**What this task involves**
In this exercise, restate the listing word for word.

###

// cla: W-bit carry-look-ahead adder, s = a + b + cin (mod 2^W).
//
// Bits are grouped in 4-bit blocks. Inside a block every carry is formed
// directly from the block's generate/propagate terms and the block carry-in
// (two-level look-ahead); the block carries ripple from block to block
// through the block generate/propagate signals. W need not be a multiple of
// four: the top block is shorter. The MAC uses a 36-bit instance (cla_36)
// whose carry-in carries the "+1" of the second negated product vector.
// Purely combinational.
module cla #(
  parameter int unsigned W = 36
) (
  input  logic [W-1:0] a,
  input  logic [W-1:0] b,
  input  logic         cin,
  output logic [W-1:0] s
);
  localparam int unsigned NB = (W + 3) / 4;

  logic [W-1:0] g, p, c;

  always_comb begin
    logic bc;
    g = a & b;
    p = a ^ b;
    bc = cin;   // carry into the current block
    for (int k = 0; k < NB; k++) begin
      logic       gg, pp;
      gg = 1'b0;
      pp = 1'b1;
      for (int j = 0; j < 4; j++) begin
        if (4 * k + j < W) begin
          // carry into bit 4k+j, looked ahead from the block carry-in
          logic cj;
          logic pr;
          cj = 1'b0;
          pr = 1'b1;
          for (int i = j - 1; i >= 0; i--) begin
            cj = cj | (g[4*k+i] & pr);
            pr = pr & p[4*k+i];
          end
          c[4*k+j] = cj | (pr & bc);
          gg = g[4*k+j] | (p[4*k+j] & gg);
          pp = pp & p[4*k+j];
        end
      end
      bc = gg | (pp & bc);
    end
    s = p ^ c;
  end
endmodule
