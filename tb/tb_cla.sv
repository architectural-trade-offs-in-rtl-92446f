// tb_cla: self-checking testbench for the 36-bit carry-look-ahead adder.
//
// Random operands, long carry chains (all-ones plus one) and both carry-in
// values; s must equal a + b + cin modulo 2^36. A 7-bit instance checks a
// width that is not a multiple of the 4-bit look-ahead block.
module tb_cla;
  logic [35:0] a, b, s;
  logic [6:0]  a7, b7, s7;
  logic        cin;
  int checks = 0, failures = 0;

  cla #(.W(36)) dut   (.a(a), .b(b), .cin(cin), .s(s));
  cla #(.W(7))  dut7  (.a(a7), .b(b7), .cin(cin), .s(s7));

  task automatic apply(input logic [35:0] x, y, input logic ci);
    a = x; b = y; cin = ci; a7 = x[6:0]; b7 = y[6:0];
    #1;
    checks += 2;
    if (s !== 36'(x + y + 36'(ci))) begin
      failures++;
      if (failures < 10) $display("FAIL a=%h b=%h cin=%b s=%h", x, y, ci, s);
    end
    if (s7 !== 7'(x[6:0] + y[6:0] + 7'(ci))) begin
      failures++;
      if (failures < 10) $display("FAIL7 a=%h b=%h cin=%b s=%h", x[6:0], y[6:0], ci, s7);
    end
  endtask

  initial begin
    apply('1, '0, 1'b1);
    apply('1, 36'd1, 1'b0);
    apply(36'h7_FFFF_FFFF, 36'h0_0000_0001, 1'b0);
    apply('1, '1, 1'b1);
    repeat (4000) apply({$urandom, $urandom} >> 28, {$urandom, $urandom} >> 28, 1'($urandom));
    $display("TB_RESULT checks=%0d failures=%0d", checks, failures);
    $finish;
  end

  initial begin : watchdog
    #1000000;
    failures++;
    $display("TB_RESULT checks=%0d failures=%0d", checks, failures);
    $finish;
  end
endmodule
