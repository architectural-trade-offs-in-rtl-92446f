// coef_rom: coefficient memory of the symmetric 24-tap filter.
//
// Holds the NCOEF = 12 distinct coefficients h(0..11) of the linear-phase
// filter (h(m) = h(23-m), so half the taps suffice) as a constant look-up
// table, and a 12:1 data multiplexer selects the word addressed by the
// 4-bit coefficient address b_addr. Addresses 12..15 read zero.
// Combinational; the address counter sits in the filter controller.
// The table contents (COEFS) are a parameter; the default low-pass set is
// defined in fir_pkg.
module coef_rom
  import fir_pkg::*;
#(
  parameter int unsigned NC    = NCOEF,
  parameter int unsigned BW    = COEF_W,
  parameter int unsigned AW    = $clog2(NC),
  parameter coef_tab_t   COEFS = DEFAULT_COEFS
) (
  input  logic [AW-1:0] b_addr,
  output logic [BW-1:0] b
);
  always_comb begin
    b = '0;
    for (int i = 0; i < NC; i++)
      if (b_addr == AW'(i)) b = BW'(COEFS[i]);
  end
endmodule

###

**Worked solution**
// cla: W-bit carry-look-ahead adder, s = a + b + cin (mod 2^W).
//
// Bits are grouped in 4-bit blocks. Inside a block every carry is formed
// directly from the block's generate/propagate terms and the block carry-in
// (two-level look-ahead); the block carries ripple from block to block
// through the block generate/propagate signals. W need not be a multiple of
// four: the top block is shorter. The MAC uses a 36-bit instance (cla_36)
// whose carry-in carries the "+1" of the second negated product vector.
// Purely combinational.
module cla #(
  parameter int unsigned W = 36
) (
  input  logic [W-1:0] a,
  input  logic [W-1:0] b,
  input  logic         cin,
  output logic [W-1:0] s
);
  localparam int unsigned NB = (W + 3) / 4;

  logic [W-1:0] g, p, c;

  always_comb begin
    logic bc;
    g = a & b;
    p = a ^ b;
    bc = cin;   // carry into the current block
    for (int k = 0; k < NB; k++) begin
      logic       gg, pp;
      gg = 1'b0;
      pp = 1'b1;
      for (int j = 0; j < 4; j++) begin
        if (4 * k + j < W) begin
          // carry into bit 4k+j, looked ahead from the block carry-in
          logic cj;
          logic pr;
          cj = 1'b0;
          pr = 1'b1;
          for (int i = j - 1; i >= 0; i--) begin
            cj = cj | (g[4*k+i] & pr);
            pr = pr & p[4*k+i];
          end
          c[4*k+j] = cj | (pr & bc);
          gg = g[4*k+j] | (p[4*k+j] & gg);
          pp = pp & p[4*k+j];
        end
      end
      bc = gg | (pp & bc);
    end
    s = p ^ c;
  end
endmodule
filename tb/tb_cla.sv
repository architectural-trade-offs-in-rtl-92446f
// tb_cla: self-checking testbench for the 36-bit carry-look-ahead adder.
//
// Random operands, long carry chains (all-ones plus one) and both carry-in
// values; s must equal a + b + cin modulo 2^36. A 7-bit instance checks a
// width that is not a multiple of the 4-bit look-ahead block.
module tb_cla;
  logic [35:0] a, b, s;
  logic [6:0]  a7, b7, s7;
  logic        cin;
  int checks = 0, failures = 0;

  cla #(.W(36)) dut   (.a(a), .b(b), .cin(cin), .s(s));
  cla #(.W(7))  dut7  (.a(a7), .b(b7), .cin(cin), .s(s7));

  task automatic apply(input logic [35:0] x, y, input logic ci);
    a = x; b = y; cin = ci; a7 = x[6:0]; b7 = y[6:0];
    #1;
    checks += 2;
    if (s !== 36'(x + y + 36'(ci))) begin
      failures++;
      if (failures < 10) $display("FAIL a=%h b=%h cin=%b s=%h", x, y, ci, s);
    end
    if (s7 !== 7'(x[6:0] + y[6:0] + 7'(ci))) begin
      failures++;
      if (failures < 10) $display("FAIL7 a=%h b=%h cin=%b s=%h", x[6:0], y[6:0], ci, s7);
    end
  endtask

  initial begin
    apply('1, '0, 1'b1);
    apply('1, 36'd1, 1'b0);
    apply(36'h7_FFFF_FFFF, 36'h0_0000_0001, 1'b0);
    apply('1, '1, 1'b1);
    repeat (4000) apply({$urandom, $urandom} >> 28, {$urandom, $urandom} >> 28, 1'($urandom));
    $display("TB_RESULT checks=%0d failures=%0d", checks, failures);
    $finish;
  end

  initial begin : watchdog
    #1000000;
    failures++;
    $display("TB_RESULT checks=%0d failures=%0d", checks, failures);
    $finish;
  end
endmodule
repository architectural-trade-offs-in-rtl-92446f
// coef_rom: coefficient memory of the symmetric 24-tap filter.
//
// Holds the NCOEF = 12 distinct coefficients h(0..11) of the linear-phase
// filter (h(m) = h(23-m), so half the taps suffice) as a constant look-up
// table, and a 12:1 data multiplexer selects the word addressed by the
// 4-bit coefficient address b_addr. Addresses 12..15 read zero.
// Combinational; the address counter sits in the filter controller.
// The table contents (COEFS) are a parameter; the default low-pass set is
// defined in fir_pkg.
module coef_rom
  import fir_pkg::*;
#(
  parameter int unsigned NC    = NCOEF,
  parameter int unsigned BW    = COEF_W,
  parameter int unsigned AW    = $clog2(NC),
  parameter coef_tab_t   COEFS = DEFAULT_COEFS
) (
  input  logic [AW-1:0] b_addr,
  output logic [BW-1:0] b
);
  always_comb begin
    b = '0;
    for (int i = 0; i < NC; i++)
      if (b_addr == AW'(i)) b = BW'(COEFS[i]);
  end
endmodule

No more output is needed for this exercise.